** Opening Listed records block **

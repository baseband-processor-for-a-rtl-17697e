// tb_eeprom: checks that a request during the power-on time is ignored, reads the initial
// EPC/TID contents, writes random words and checks the write time
// (busy for WRITE_CYCLES cycles, old value until then) and the read-back.
module tb_eeprom;
  logic clk = 1'b0, req = 1'b0, we = 1'b0, busy;
  logic [5:0] addr = '0;
  logic [15:0] wd = '0, rd;
  int checks = 0, failures = 0;
  eeprom #(.WORDS_PER_BANK(16), .WRITE_CYCLES(32)) dut (.clk, .req, .we, .addr, .wdata(wd), .rdata(rd), .busy);
  always #5 clk = ~clk;
  initial begin
    repeat (20000) @(posedge clk);
    failures++;
    $display("TB_RESULT checks=%0d failures=%0d", checks, failures);
    $finish;
  end
  task automatic chk(input bit c, input string s);
    checks++;
    if (!c) begin failures++; $display("FAIL: %s", s); end
  endtask
  task automatic rd_word(input logic [5:0] a, output logic [15:0] v);
    req = 1; we = 0; addr = a; @(posedge clk); #1 req = 0; v = rd;
  endtask
  initial begin
    logic [15:0] v;
    logic [15:0] model [64];
    // a write request during the power-on time is ignored
    req = 1; we = 1; addr = 6'd0; wd = 16'hFFFF; @(posedge clk); #1 req = 0; we = 0;
    chk(!busy, "no write during power-on");
    repeat (4) @(posedge clk); #1;
    rd_word(6'd0, v); chk(v == 16'h0000, "power-on request discarded");
    rd_word(6'd17, v); chk(v == 16'h3000, "PC word");
    rd_word(6'd32, v); chk(v == 16'hE200, "TID class");
    for (int i = 0; i < 64; i++) begin rd_word(6'(i), v); model[i] = v; end
    for (int i = 0; i < 40; i++) begin
      int t;
      logic [5:0] a;
      logic [15:0] d;
      t = 0; a = 6'($urandom); d = 16'($urandom);
      req = 1; we = 1; addr = a; wd = d; @(posedge clk); #1 req = 0; we = 0;
      while (busy) begin @(posedge clk); #1; t++; end
      chk(t == 32, $sformatf("write time %0d", t));
      model[a] = d;
      rd_word(a, v); chk(v == d, "read back");
    end
    for (int i = 0; i < 64; i++) begin rd_word(6'(i), v); chk(v == model[i], "all words"); end
    $display("TB_RESULT checks=%0d failures=%0d", checks, failures);
    $finish;
  end
endmodule
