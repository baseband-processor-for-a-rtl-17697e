// tb_fsm_core: drives the core with commands whose fields sit in a stack model and checks the
// Gen2 state transitions, the orders and their parameters, the order/end_transfer/end_core
// handshake, CRC rejection and the disabled (en low) behaviour, and Select: the compare order
// with its left-aligned mask, and the action applied to SL or an inventoried flag according to
// the compare result (driven by the bench on match); Access and Kill: the password compare
// orders for each half, the decovering with the RN16, Secured/Killed after the second half,
// Arbitrate on a wrong half, and the refusal of a zero kill password; Req_RN going to Secured or
// Open after its access-password probe; Lock updates, the permalock refusal, and error 04 for
// Reads and Writes of locked fields. The random number input is held at known
// values so that slots and RN16 values are predictable.
module tb_fsm_core;
  import rfid_pkg::*;
  logic clk = 1'b0, rst = 1'b1, en = 1'b1, start = 1'b0, crc_ok = 1'b1, etr = 1'b0, ecore, mt = 1'b1;
  cmd_e id = CMD_NONE;
  logic [3:0] ra;
  logic [15:0] rd, rng = 16'h1234;
  logic [15:0] fields [16];
  order_e ord;
  tx_params_t p;
  tag_state_e st;
  int checks = 0, failures = 0;
  assign rd = fields[ra];
  fsm_core #(.WORDS_PER_BANK(16)) dut (.clk, .rst, .en, .start, .cmd_id(id), .crc_valid(crc_ok),
    .st_raddr(ra), .st_rdata(rd), .rng, .end_transfer(etr), .match(mt), .order_out(ord), .params(p),
    .end_core(ecore), .tag_state(st));
  always #5 clk = ~clk;
  initial begin
    repeat (20000) @(posedge clk);
    failures++;
    $display("TB_RESULT checks=%0d failures=%0d", checks, failures);
    $finish;
  end
  task automatic chk(input bit c, input string s);
    checks++;
    if (!c) begin failures++; $display("FAIL: %s", s); end
  endtask
  // runs one command; returns the order it produced (ORD_NONE if none)
  task automatic cmd(input cmd_e c, input logic [15:0] f[], output order_e o);
    int t;
    foreach (fields[i]) fields[i] = '0;
    foreach (f[i]) fields[i] = f[i];
    id = c;
    start = 1; @(posedge clk); #1 start = 0;
    t = 0; o = ORD_NONE;
    while (!ecore && t < 100) begin
      if (ord != ORD_NONE && !etr) begin
        o = ord;
        // transmit phase: the core is disabled and must hold its order
        en = 0; repeat (5) @(posedge clk); #1;
        chk(ord == o, "order held while disabled");
        etr = 1; en = 1;
      end
      if (ord == ORD_NONE) etr = 0;
      @(posedge clk); #1; t++;
    end
    chk(ecore, "end_core");
    chk(ord == ORD_NONE, "order withdrawn at end_core");
    etr = 0;
    @(posedge clk); #1;
  endtask
  initial begin
    order_e o;
    logic [15:0] rn, h;
    repeat (2) @(posedge clk); #1 rst = 1'b0;
    chk(st == ST_READY, "Ready after reset");
    // Query Q=0 (DR=1, M=0, sel all, S0, target A): slot 0 -> reply
    cmd(CMD_QUERY, '{1, 0, 0, 0, 0, 0, 0, 0}, o);
    chk(o == ORD_RN16 && st == ST_REPLY, "Query Q=0 -> RN16, Reply");
    rn = p.rn;
    chk(rn == 16'h3412 && p.dr == 1'b1, "RN16 taken from the generator");
    // ACK with a wrong RN16 -> Arbitrate, no reply
    cmd(CMD_ACK, '{rn ^ 16'h1}, o);
    chk(o == ORD_NONE && st == ST_ARBITRATE, "wrong ACK -> Arbitrate");
    // Query with Q=4, generator gives slot 3 -> Arbitrate; 3 QueryReps later reply
    rng = 16'h0003;
    cmd(CMD_QUERY, '{0, 1, 0, 0, 0, 0, 4, 0}, o);
    chk(o == ORD_NONE && st == ST_ARBITRATE, "Query Q=4 slot 3 -> Arbitrate");
    chk(p.miller == 2'd1 && p.dr == 1'b0, "link parameters latched");
    cmd(CMD_QUERYREP, '{0}, o); chk(o == ORD_NONE, "slot 2");
    cmd(CMD_QUERYREP, '{1}, o); chk(o == ORD_NONE && st == ST_ARBITRATE, "other session ignored");
    cmd(CMD_QUERYREP, '{0}, o); chk(o == ORD_NONE, "slot 1");
    rng = 16'hBEEF;
    cmd(CMD_QUERYREP, '{0}, o); chk(o == ORD_RN16 && st == ST_REPLY, "slot 0 -> reply");
    rn = p.rn;
    cmd(CMD_ACK, '{rn}, o);
    chk(o == ORD_EPC && st == ST_ACKNOWLEDGED, "ACK -> EPC, Acknowledged");
    rng = 16'h5A5A;
    cmd(CMD_REQ_RN, '{rn, 0}, o);
    chk(o == ORD_AUTH && p.auth_always && p.membank == 0 && p.cmp_ptr == 32 && p.cmp_len == 32 &&
        p.cmp_val == '0 && st == ST_SECURED && p.rn == 16'h5A5A, "Req_RN -> password probe, handle, Secured");
    h = p.rn;
    cmd(CMD_READ, '{2, 1, 3, h, 0}, o);
    chk(o == ORD_READ && p.membank == 2 && p.wordptr == 1 && p.wordcount == 3 && p.rn == h, "Read order");
    cmd(CMD_READ, '{2, 14, 3, h, 0}, o);
    chk(o == ORD_ERROR && p.errcode == 8'h03, "Read beyond the bank -> error");
    cmd(CMD_READ, '{2, 1, 3, h ^ 16'h8000, 0}, o);
    chk(o == ORD_NONE, "Read with a wrong handle ignored");
    rng = 16'h0F0F;
    cmd(CMD_REQ_RN, '{h, 0}, o);
    chk(o == ORD_HANDLE && p.rn == 16'h0F0F && st == ST_SECURED, "Req_RN in Secured -> new RN16");
    cmd(CMD_WRITE, '{1, 5, 16'hCAFE ^ 16'h0F0F, h, 0}, o);
    chk(o == ORD_WRITE && p.wdata == 16'hCAFE && p.wordptr == 5, "Write order, data decovered");
    cmd(CMD_WRITE, '{3, 0, 0, h, 0}, o);
    chk(o == ORD_SENSE && p.membank == 3, "Write to User bank -> sensor acquisition");
    crc_ok = 0;
    cmd(CMD_READ, '{2, 1, 3, h, 0}, o);
    chk(o == ORD_NONE && st == ST_SECURED, "bad CRC ignored");
    crc_ok = 1;
    cmd(CMD_ACK, '{h}, o);
    chk(o == ORD_EPC, "ACK with handle in Secured resends EPC");
    cmd(CMD_QUERYADJUST, '{0, 3'b000}, o);
    chk(st == ST_READY, "QueryAdjust in Secured -> Ready");
    // S0 flag is now B: Query for target A does not match, for target B it does
    cmd(CMD_QUERY, '{0, 0, 0, 0, 0, 0, 0, 0}, o);
    chk(o == ORD_NONE && st == ST_READY, "flag B, target A -> Ready");
    rng = 16'h0000;
    cmd(CMD_QUERY, '{0, 0, 0, 0, 0, 1, 1, 0}, o);
    chk(o == ORD_RN16 && st == ST_REPLY, "target B matches");
    rng = 16'h0001;
    cmd(CMD_QUERYADJUST, '{0, 3'b110}, o);
    chk(o == ORD_NONE && st == ST_ARBITRATE, "QueryAdjust Q+1, slot 1 -> Arbitrate");
    cmd(CMD_NAK, '{}, o);
    chk(st == ST_ARBITRATE, "NAK -> Arbitrate");
    // Select SL, action 0, matching: compare order, Ready, SL asserted
    mt = 1;
    cmd(CMD_SELECT, '{4, 0, 1, 32, 8, 16'hAB, 0, 0}, o);
    chk(o == ORD_MATCH && st == ST_READY, "Select -> compare order, Ready");
    chk(p.membank == 1 && p.cmp_ptr == 32 && p.cmp_len == 8 && p.cmp_val[95:48] == 48'hAB00_0000_0000 && p.cmp_val[47:0] == '0,
        "Select compare parameters");
    rng = 16'h0000;
    cmd(CMD_QUERY, '{0, 0, 0, 3, 0, 1, 0, 0}, o);
    chk(o == ORD_RN16, "SL asserted: Query Sel=SL matches");
    // same Select, not matching: SL deasserted
    mt = 0;
    cmd(CMD_SELECT, '{4, 0, 1, 32, 8, 16'hAB, 0, 0}, o);
    chk(o == ORD_MATCH && st == ST_READY, "Select from Reply -> Ready");
    cmd(CMD_QUERY, '{0, 0, 0, 3, 0, 1, 0, 0}, o);
    chk(o == ORD_NONE && st == ST_READY, "SL deasserted: Query Sel=SL skips the tag");
    cmd(CMD_QUERY, '{0, 0, 0, 2, 0, 1, 0, 0}, o);
    chk(o == ORD_RN16, "Query Sel=~SL matches");
    // S2 flag: action 3 negates on match only
    cmd(CMD_SELECT, '{2, 3, 3, 0, 20, 16'h1234, 16'h000A, 0}, o);
    chk(p.cmp_len == 20 && p.cmp_val == {48'h1234_A000_0000, 48'h0}, "20-bit mask aligned");
    cmd(CMD_QUERY, '{0, 0, 0, 0, 2, 1, 0, 0}, o);
    chk(o == ORD_NONE, "action 3 without match leaves S2 at A");
    mt = 1;
    cmd(CMD_SELECT, '{2, 3, 3, 0, 40, 16'h1234, 16'h5678, 16'h009A}, o);
    chk(p.cmp_len == 40 && p.cmp_val == {48'h1234_5678_9A00, 48'h0}, "40-bit mask aligned");
    cmd(CMD_QUERY, '{0, 0, 0, 0, 2, 1, 0, 0}, o);
    chk(o == ORD_RN16, "action 3 with match sets S2 to B");
    // action 4 on S2: match -> deassert (B), no match -> assert (A)
    mt = 0;
    cmd(CMD_SELECT, '{2, 4, 3, 0, 60, 16'h1111, 16'h2222, 16'h3333, 16'h0ABC, 0}, o);
    chk(p.cmp_len == 60 && p.cmp_val == {64'h1111_2222_3333_ABC0, 32'h0}, "60-bit mask aligned");
    cmd(CMD_SELECT, '{2, 4, 3, 0, 96, 16'h1111, 16'h2222, 16'h3333, 16'h4444, 16'h5555, 16'h6666, 0}, o);
    chk(p.cmp_len == 96 && p.cmp_val == 96'h1111_2222_3333_4444_5555_6666, "96-bit mask");
    cmd(CMD_SELECT, '{2, 4, 3, 0, 112, 16'h1111, 16'h2222, 16'h3333, 16'h4444, 16'h5555, 16'h6666, 16'h7777}, o);
    chk(p.cmp_len == 96 && p.cmp_val == 96'h1111_2222_3333_4444_5555_6666, "112-bit mask cut to 96 bits");
    cmd(CMD_QUERY, '{0, 0, 0, 0, 2, 0, 0, 0}, o);
    chk(o == ORD_RN16, "action 4 without match sets S2 to A");
    // target 5 is reserved: no flag changes
    mt = 1;
    cmd(CMD_SELECT, '{5, 0, 3, 0, 0, 0, 0, 0}, o);
    cmd(CMD_QUERY, '{0, 0, 0, 2, 2, 0, 0, 0}, o);
    chk(o == ORD_RN16, "reserved target changes nothing");
    // Access and Kill: into Open/Secured first
    rn = p.rn;
    cmd(CMD_ACK, '{rn}, o);
    rng = 16'h7777;
    cmd(CMD_REQ_RN, '{rn, 0}, o);
    h = p.rn;
    rng = 16'h1111;
    cmd(CMD_REQ_RN, '{h, 0}, o);
    chk(o == ORD_HANDLE && st == ST_SECURED, "Secured for access tests");
    mt = 1;
    cmd(CMD_ACCESS, '{16'hDEAD ^ 16'h1111, h}, o);
    chk(o == ORD_AUTH && p.membank == 0 && p.cmp_ptr == 32 && p.cmp_len == 16 &&
        p.cmp_val == {16'hDEAD, 80'h0} && p.rn == h && !p.auth_hdr, "Access half 1: compare with word 2");
    rng = 16'h2222;
    cmd(CMD_REQ_RN, '{h, 0}, o);
    cmd(CMD_ACCESS, '{16'hBEEF ^ 16'h2222, h}, o);
    chk(o == ORD_AUTH && p.cmp_ptr == 48 && p.cmp_val[95:80] == 16'hBEEF && st == ST_SECURED,
        "Access half 2: compare with word 3, Secured");
    cmd(CMD_ACCESS, '{16'h0, h ^ 16'h1}, o);
    chk(o == ORD_NONE, "Access with a wrong handle ignored");
    mt = 0;
    cmd(CMD_ACCESS, '{16'h0, h}, o);
    chk(o == ORD_AUTH && st == ST_ARBITRATE, "wrong Access password -> Arbitrate");
    cmd(CMD_ACCESS, '{16'h0, h}, o);
    chk(o == ORD_NONE, "Access ignored in Arbitrate");
    // Req_RN with a nonzero access password (probe does not match) -> Open
    mt = 0;
    cmd(CMD_QUERY, '{0, 0, 0, 0, 1, 0, 0, 0}, o);
    rn = p.rn;
    cmd(CMD_ACK, '{rn}, o);
    rng = 16'h6666;
    cmd(CMD_REQ_RN, '{rn, 0}, o);
    chk(o == ORD_AUTH && st == ST_OPEN, "Req_RN with a password set -> Open");
    h = p.rn;
    cmd(CMD_LOCK, '{10'h003, 10'h002, h}, o);
    chk(o == ORD_NONE, "Lock ignored in Open");
    cmd(CMD_WRITE, '{3, 0, 0, h, 0}, o);
    chk(o == ORD_SENSE, "unlocked User bank writable in Open");
    mt = 1;
    rng = 16'h1010;
    cmd(CMD_REQ_RN, '{h, 0}, o);
    cmd(CMD_ACCESS, '{16'h0 ^ 16'h1010, h}, o);
    rng = 16'h2020;
    cmd(CMD_REQ_RN, '{h, 0}, o);
    cmd(CMD_ACCESS, '{16'h0 ^ 16'h2020, h}, o);
    chk(st == ST_SECURED, "Open -> Secured by Access");
    // Lock User pwd-write
    cmd(CMD_LOCK, '{10'h003, 10'h002, h}, o);
    chk(o == ORD_AUTH && p.cmp_len == 0 && p.auth_hdr && !p.auth_always && p.rn == h, "Lock reply order");
    chk(dut.lockb == 10'h002, "User pwd-write set");
    cmd(CMD_WRITE, '{3, 0, 0, h, 0}, o);
    chk(o == ORD_SENSE, "pwd-write User bank writable in Secured");
    // kill password pwd-read/write + permalock
    cmd(CMD_LOCK, '{10'h300, 10'h300, h}, o);
    chk(o == ORD_AUTH && dut.lockb == 10'h302, "kill password permalocked");
    cmd(CMD_READ, '{0, 0, 1, h, 0}, o);
    chk(o == ORD_ERROR && p.errcode == 8'h04, "Read of a permalocked kill password -> error 04");
    cmd(CMD_READ, '{0, 2, 2, h, 0}, o);
    chk(o == ORD_READ, "access password still readable");
    cmd(CMD_READ, '{0, 1, 0, h, 0}, o);
    chk(o == ORD_ERROR && p.errcode == 8'h04, "Read to the end of the Reserved bank -> error 04");
    cmd(CMD_WRITE, '{0, 1, 0, h, 0}, o);
    chk(o == ORD_ERROR && p.errcode == 8'h04, "Write of a permalocked kill password -> error 04");
    cmd(CMD_LOCK, '{10'h200, 10'h000, h}, o);
    chk(o == ORD_ERROR && p.errcode == 8'h04 && dut.lockb == 10'h302, "changing a permalocked field refused");
    cmd(CMD_LOCK, '{10'h200, 10'h200, h}, o);
    chk(o == ORD_AUTH, "Lock that keeps a permalocked field accepted");
    // access password pwd-read/write (not permanent): readable in Secured only
    cmd(CMD_LOCK, '{10'h0C0, 10'h080, h}, o);
    chk(dut.lockb == 10'h382, "access password read/write locked");
    cmd(CMD_READ, '{0, 2, 2, h, 0}, o);
    chk(o == ORD_READ, "locked access password readable in Secured");
    // new round into Open: locked fields refuse
    mt = 0;
    cmd(CMD_QUERY, '{0, 0, 0, 0, 2, 0, 0, 0}, o);
    rn = p.rn;
    cmd(CMD_ACK, '{rn}, o);
    cmd(CMD_REQ_RN, '{rn, 0}, o);
    chk(st == ST_OPEN, "Open again");
    h = p.rn;
    cmd(CMD_WRITE, '{3, 0, 0, h, 0}, o);
    chk(o == ORD_ERROR && p.errcode == 8'h04, "pwd-write User bank refused in Open");
    cmd(CMD_WRITE, '{1, 4, 0, h, 0}, o);
    chk(o == ORD_WRITE, "unlocked EPC bank writable in Open");
    cmd(CMD_READ, '{0, 3, 1, h, 0}, o);
    chk(o == ORD_ERROR && p.errcode == 8'h04, "locked access password unreadable in Open");
    cmd(CMD_READ, '{0, 4, 1, h, 0}, o);
    chk(o == ORD_READ, "Reserved word 4 unaffected");
    // back to Secured for Kill
    mt = 1;
    rng = 16'h0000;
    cmd(CMD_QUERY, '{0, 0, 0, 0, 3, 0, 0, 0}, o);
    rn = p.rn;
    cmd(CMD_ACK, '{rn}, o);
    rng = 16'h4444;
    cmd(CMD_REQ_RN, '{rn, 0}, o);
    h = p.rn;
    rng = 16'h5555;
    cmd(CMD_REQ_RN, '{h, 0}, o);
    mt = 1;
    // zero kill password: first half compared, second half refused with an error
    cmd(CMD_KILL, '{16'h5555, 0, h}, o);
    chk(o == ORD_AUTH && p.cmp_ptr == 0 && p.cmp_val[95:80] == 16'h0000, "Kill half 1: compare with word 0");
    cmd(CMD_KILL, '{16'h5555, 0, h}, o);
    chk(o == ORD_ERROR && p.errcode == 8'h00 && st == ST_SECURED, "zero kill password refused");
    // nonzero kill password
    cmd(CMD_KILL, '{16'h1234 ^ 16'h5555, 0, h}, o);
    chk(o == ORD_AUTH && p.cmp_ptr == 0 && !p.auth_hdr, "Kill half 1 again");
    cmd(CMD_READ, '{2, 0, 1, h, 0}, o);
    cmd(CMD_KILL, '{16'h0000 ^ 16'h5555, 0, h}, o);
    chk(o == ORD_AUTH && p.cmp_ptr == 0, "another command drops the first half");
    cmd(CMD_KILL, '{16'h5678 ^ 16'h5555, 0, h}, o);
    chk(o == ORD_AUTH && p.cmp_ptr == 16 && p.auth_hdr && st == ST_KILLED, "Kill half 2 -> Killed");
    rng = 16'h0000;
    cmd(CMD_QUERY, '{0, 0, 0, 0, 0, 0, 0, 0}, o);
    chk(o == ORD_NONE && st == ST_KILLED, "killed tag stays silent");
    $display("TB_RESULT checks=%0d failures=%0d", checks, failures);
    $finish;
  end
endmodule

** Closing Listed records block **

What to do » Gather all lines from the listing above in which "matches" occurs.

Output for this task »
    chk(o == ORD_RN16 && st == ST_REPLY, "target B matches");
    chk(o == ORD_RN16, "SL asserted: Query Sel=SL matches");
    chk(o == ORD_RN16, "Query Sel=~SL matches");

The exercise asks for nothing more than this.